TASK |
Beneath this instruction is a block of data; output from it exactly the lines that run from the one containing "emmy_bus_arbiter #(.NM(2), .NS(3))" through the one containing "accessing memory meanwhile", inclusive.

Collected data entries |

// tb_emmy_block_access_ctl: programs the block access controller over the
// bus and checks block copies main memory -> word slave and back, that
// another master's accesses interleave with a running block transfer, the
// status bits, a zero-length block, and the error stop on a missing unit.
module tb_emmy_block_access_ctl;
  import emmy_pkg::*;
  localparam int MEMACC = 6;
  logic clk = 0, rst_n = 0;
  int checks = 0, failures = 0;

  logic      req [2];
  logic      gnt [2];
  hbus_req_t m_in [2];
  hbus_rsp_t s_in [3];
  hbus_req_t bus;
  hbus_rsp_t rsp;
  logic busy, done;

  emmy_bus_arbiter #(.NM(2), .NS(3)) u_arb (.clk, .rst_n, .req, .gnt, .m_in, .s_in, .bus, .rsp);
  emmy_block_access_ctl #(.MY_UNIT(UNIT_BAC), .TIMEOUT(60)) dut (
    .clk, .rst_n, .arb_req(req[0]), .arb_gnt(gnt[0]), .m_out(m_in[0]), .bus_rsp(rsp),
    .bus_req(bus), .s_out(s_in[0]), .busy, .done);
  emmy_main_memory #(.MY_UNIT(UNIT_MEM), .BYTES(4096), .ACCESS_CLKS(MEMACC)) u_mem (
    .clk, .rst_n, .bus, .rsp(s_in[1]));
  tb_bus_slave #(.UNIT(8'h20), .LAT(2)) u_s (.clk, .bus, .rsp(s_in[2]));
  tb_bus_master u_m (.clk, .req(req[1]), .gnt(gnt[1]), .m(m_in[1]), .rsp);
  always #5 clk = ~clk;

  task automatic check(input bit c, input string what);
    checks++;
    if (!c) begin failures++; $display("FAIL: %s", what); end
  endtask

  function automatic word_t baddr(logic [7:0] unit, logic [15:0] a);
    bus_addr_t x;
    x = '{cmd: '{rsvd: 0, shaped: 0, left: 0, sext: 0, size: 2'd3, op: BOP_READ}, unit: unit, addr: a};
    return word_t'(x);
  endfunction

  task automatic setup_block(word_t src, word_t dst, int cnt, int ss, int ds);
    u_m.wr(UNIT_BAC, 16'd0, src);
    u_m.wr(UNIT_BAC, 16'd1, dst);
    u_m.wr(UNIT_BAC, 16'd2, 32'(cnt));
    u_m.wr(UNIT_BAC, 16'd4, 32'(ss));
    u_m.wr(UNIT_BAC, 16'd5, 32'(ds));
    u_m.wr(UNIT_BAC, 16'd3, 32'd1);
  endtask

  task automatic wait_done(output word_t st);
    do u_m.rd(UNIT_BAC, 16'd3, st); while (st[0]);
  endtask

  initial begin
    word_t q, st, pat [32];
    int interleaved;
    repeat (2) @(posedge clk);
    rst_n = 1;

    // fill main memory words 0x100.. with a pattern
    for (int i = 0; i < 32; i++) begin
      pat[i] = $urandom;
      u_m.wr(UNIT_MEM, 16'(16'h100 + 4 * i), pat[i]);
    end
    u_m.rd(UNIT_BAC, 16'd3, st);
    check(st[2:0] == 3'b000, "idle status after reset");

    // memory -> slave, with another master accessing memory meanwhile
    setup_block(baddr(UNIT_MEM, 16'h100), baddr(8'h20, 16'd8), 32, 4, 1);
    check(busy, "busy after start");
    interleaved = 0;
    while (busy) begin
      u_m.rd(UNIT_MEM, 16'h100, q);
      check(q == pat[0], "interleaved read");
      if (busy) interleaved++;
    end
    wait_done(st);
    check(st[1] && !st[2], "done without error");
    check(interleaved > 3, $sformatf("interleaved accesses %0d", interleaved));
    for (int i = 0; i < 32; i++) check(u_s.mem[8 + i] == pat[i], $sformatf("copy word %0d", i));
    u_m.rd(UNIT_BAC, 16'd2, q);
    check(q == 0, "count reaches zero");
    u_m.rd(UNIT_BAC, 16'd0, q);
    check(q[15:0] == 16'h100 + 16'd128, "source address stepped");

    // slave -> memory elsewhere
    for (int i = 0; i < 16; i++) u_s.mem[100 + i] = $urandom;
    setup_block(baddr(8'h20, 16'd100), baddr(UNIT_MEM, 16'h400), 16, 1, 4);
    wait_done(st);
    for (int i = 0; i < 16; i++) begin
      u_m.rd(UNIT_MEM, 16'(16'h400 + 4 * i), q);
      check(q == u_s.mem[100 + i], $sformatf("copy back word %0d", i));
    end

    // zero-length block
    setup_block(baddr(8'h20, 16'd0), baddr(UNIT_MEM, 16'h800), 0, 1, 4);
    wait_done(st);
    check(st[1] && !st[2], "zero length completes");

    // missing unit
    setup_block(baddr(8'h66, 16'd0), baddr(UNIT_MEM, 16'h800), 4, 1, 4);
    wait_done(st);
    check(st[1] && st[2], "error on missing unit");

    $display("TB_RESULT checks=%0d failures=%0d", checks, failures);
    $finish;
  end
  initial begin
    repeat (200000) @(posedge clk);
    failures++;
    $display("TB_RESULT checks=%0d failures=%0d", checks, failures);
    $finish;
  end
endmodule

OUTPUT FOR THIS TASK |
  emmy_bus_arbiter #(.NM(2), .NS(3)) u_arb (.clk, .rst_n, .req, .gnt, .m_in, .s_in, .bus, .rsp);
  emmy_block_access_ctl #(.MY_UNIT(UNIT_BAC), .TIMEOUT(60)) dut (
    .clk, .rst_n, .arb_req(req[0]), .arb_gnt(gnt[0]), .m_out(m_in[0]), .bus_rsp(rsp),
    .bus_req(bus), .s_out(s_in[0]), .busy, .done);
  emmy_main_memory #(.MY_UNIT(UNIT_MEM), .BYTES(4096), .ACCESS_CLKS(MEMACC)) u_mem (
    .clk, .rst_n, .bus, .rsp(s_in[1]));
  tb_bus_slave #(.UNIT(8'h20), .LAT(2)) u_s (.clk, .bus, .rsp(s_in[2]));
  tb_bus_master u_m (.clk, .req(req[1]), .gnt(gnt[1]), .m(m_in[1]), .rsp);
  always #5 clk = ~clk;

  task automatic check(input bit c, input string what);
    checks++;
    if (!c) begin failures++; $display("FAIL: %s", what); end
  endtask

  function automatic word_t baddr(logic [7:0] unit, logic [15:0] a);
    bus_addr_t x;
    x = '{cmd: '{rsvd: 0, shaped: 0, left: 0, sext: 0, size: 2'd3, op: BOP_READ}, unit: unit, addr: a};
    return word_t'(x);
  endfunction

  task automatic setup_block(word_t src, word_t dst, int cnt, int ss, int ds);
    u_m.wr(UNIT_BAC, 16'd0, src);
    u_m.wr(UNIT_BAC, 16'd1, dst);
    u_m.wr(UNIT_BAC, 16'd2, 32'(cnt));
    u_m.wr(UNIT_BAC, 16'd4, 32'(ss));
    u_m.wr(UNIT_BAC, 16'd5, 32'(ds));
    u_m.wr(UNIT_BAC, 16'd3, 32'd1);
  endtask

  task automatic wait_done(output word_t st);
    do u_m.rd(UNIT_BAC, 16'd3, st); while (st[0]);
  endtask

  initial begin
    word_t q, st, pat [32];
    int interleaved;
    repeat (2) @(posedge clk);
    rst_n = 1;

    // fill main memory words 0x100.. with a pattern
    for (int i = 0; i < 32; i++) begin
      pat[i] = $urandom;
      u_m.wr(UNIT_MEM, 16'(16'h100 + 4 * i), pat[i]);
    end
    u_m.rd(UNIT_BAC, 16'd3, st);
    check(st[2:0] == 3'b000, "idle status after reset");

    // memory -> slave, with another master accessing memory meanwhile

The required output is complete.